Aufzugeben war für die Eltern keine Option. B. begann sich intensiv zu Long Covid und ME/CFS einzulesen. Aus Büchern, Fachartikeln und Online-Foren versuchte sie, das Passende für ihren Sohn zu finden. „Wenn ich dem Gesundheitssystem vertraut hätte, wäre er heute schwer pflegebedürftig“, ist sie überzeugt. Stattdessen führte sie ihn Schritt für Schritt heraus aus der Erschöpfung.

Ein selbst entwickeltes Programm brachte die Wende

Entscheidend war Pacing, eine Methode, mit der Betroffene ihre begrenzte Energie so einteilen, dass sie Überlastungen vermeiden und langsam wieder Stabilität gewinnen. Mittels Pulsuhr verfolgte B. Andis Überlastung – selbst beim Zähneputzen stieg der Puls stark an. Beim kleinsten Anzeichen von Überforderung machte Andi sofort Pause. Gemeinsam mit einer erfahrenen TCM-Ärztin arbeitete die Familie daran, Andis „Energiehaushalt“ wieder ins Gleichgewicht zu bringen.

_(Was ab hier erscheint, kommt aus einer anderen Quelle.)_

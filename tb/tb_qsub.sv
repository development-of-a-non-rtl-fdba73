// tb_qsub: exhaustive check of the saturating subtractor at W = 4 and a random
// check at W = 7, against integer arithmetic clamped to +-(2^(W-1)-1).
module tb_qsub;
  int checks = 0, failures = 0;
  logic clk = 1'b0;
  always #5 clk = ~clk;

  logic signed [3:0] a4, b4, s4;
  logic              sat4;
  logic signed [6:0] a7, b7, s7;
  logic              sat7;

  qsub #(.W(4)) dut4 (.a(a4), .b(b4), .diff(s4), .sat(sat4));
  qsub #(.W(7)) dut7 (.a(a7), .b(b7), .diff(s7), .sat(sat7));

  function automatic int clamp(int v, int w);
    int lim = (1 << (w - 1)) - 1;
    return (v > lim) ? lim : (v < -lim) ? -lim : v;
  endfunction

  initial begin
    for (int i = -8; i < 8; i++) begin
      for (int j = -8; j < 8; j++) begin
        a4 = 4'(i); b4 = 4'(j);
        #1;
        checks++;
        if (int'(s4) != clamp(i - j, 4) || sat4 != (clamp(i - j, 4) != i - j)) begin
          failures++;
          $display("FAIL W=4 %0d - %0d -> %0d sat=%0b", i, j, s4, sat4);
        end
      end
    end
    for (int n = 0; n < 2000; n++) begin
      int i, j;
      i = int'($urandom_range(127)) - 64; j = int'($urandom_range(127)) - 64;
      a7 = 7'(i); b7 = 7'(j);
      #1;
      checks++;
      if (int'(s7) != clamp(i - j, 7) || sat7 != (clamp(i - j, 7) != i - j)) begin
        failures++;
        $display("FAIL W=7 %0d - %0d -> %0d", i, j, s7);
      end
    end
    $display("TB_RESULT checks=%0d failures=%0d", checks, failures);
    $finish;
  end

  initial begin
    repeat (100000) @(posedge clk);
    failures++;
    $display("watchdog expired");
    $display("TB_RESULT checks=%0d failures=%0d", checks, failures);
    $finish;
  end
endmodule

Erst nach Monaten, rund um den Jahreswechsel dann die Wende: „Zu Weihnachten haben wir gemerkt, dass es nicht mehr schlechter wird, ab Jänner ging es leicht bergauf.“ B. ist davon überzeugt, dass ihr selbst entwickelter ganzheitlicher Ansatz zum Erfolg geführt hat. Sie entwarf einen Tagesplan, ließ Andi sein tägliches Energielevel einschätzen. Sie kombinierte TCM-Kräuter, neurologische Übungen gegen den Schwindel, Akupressur und Pacing, stellte Andis Ernährung um. Immer im Blick: die Pulsuhr. „Er hat bei allem mitgemacht, aber er war auch an der Kippe zur Depression.“ B. dokumentierte jeden Fort- und jeden Rückschritt, suchte nach Mustern. Die Schule zeigte sich sehr verständnisvoll, eine Schularbeit konnte Andi nahezu liegend schreiben. „Das war nicht selbstverständlich – andere Kinder der später folgenden Reha hatten enormen Druck von der Schule.“

Im Frühjahr erhielt Andi den ersehnten Reha-Platz. Die Erwartungen waren groß, doch vieles war ernüchternd. „Das Programm war viel zu starr“, erzählt die Mutter. Schon nach dem ersten Tag erlebte er einen „Crash“, einen totalen Zusammenbruch – zu viele Termine, zu wenig Pausen. Standardisierte Abläufe statt Eingehen auf individuelle Bedürfnisse sorgten für Überlastung. „Man schaut nicht, was der einzelne Mensch braucht. Das ist das Grundproblem unseres Gesundheitssystems.“ Trotzdem wurde der Zustand während der Reha besser – durch den Tapetenwechsel, meint B. heute. „Wir waren draußen, konnten langsam Spaziergänge machen, haben uns erholt“, meint sie rückblickend.

Fast wie früher

Heute, zwei Jahre später, geht es Andi wieder gut – fast so wie früher. „Ich würde sagen, zu 98 Prozent passt es“, meint seine Mutter. „Er hat etwas weniger Energie als früher, und Lernen fällt ihm manchmal schwerer.“ Andi geht in die Schule, kann wie früher Slacklinen und Tennisspielen.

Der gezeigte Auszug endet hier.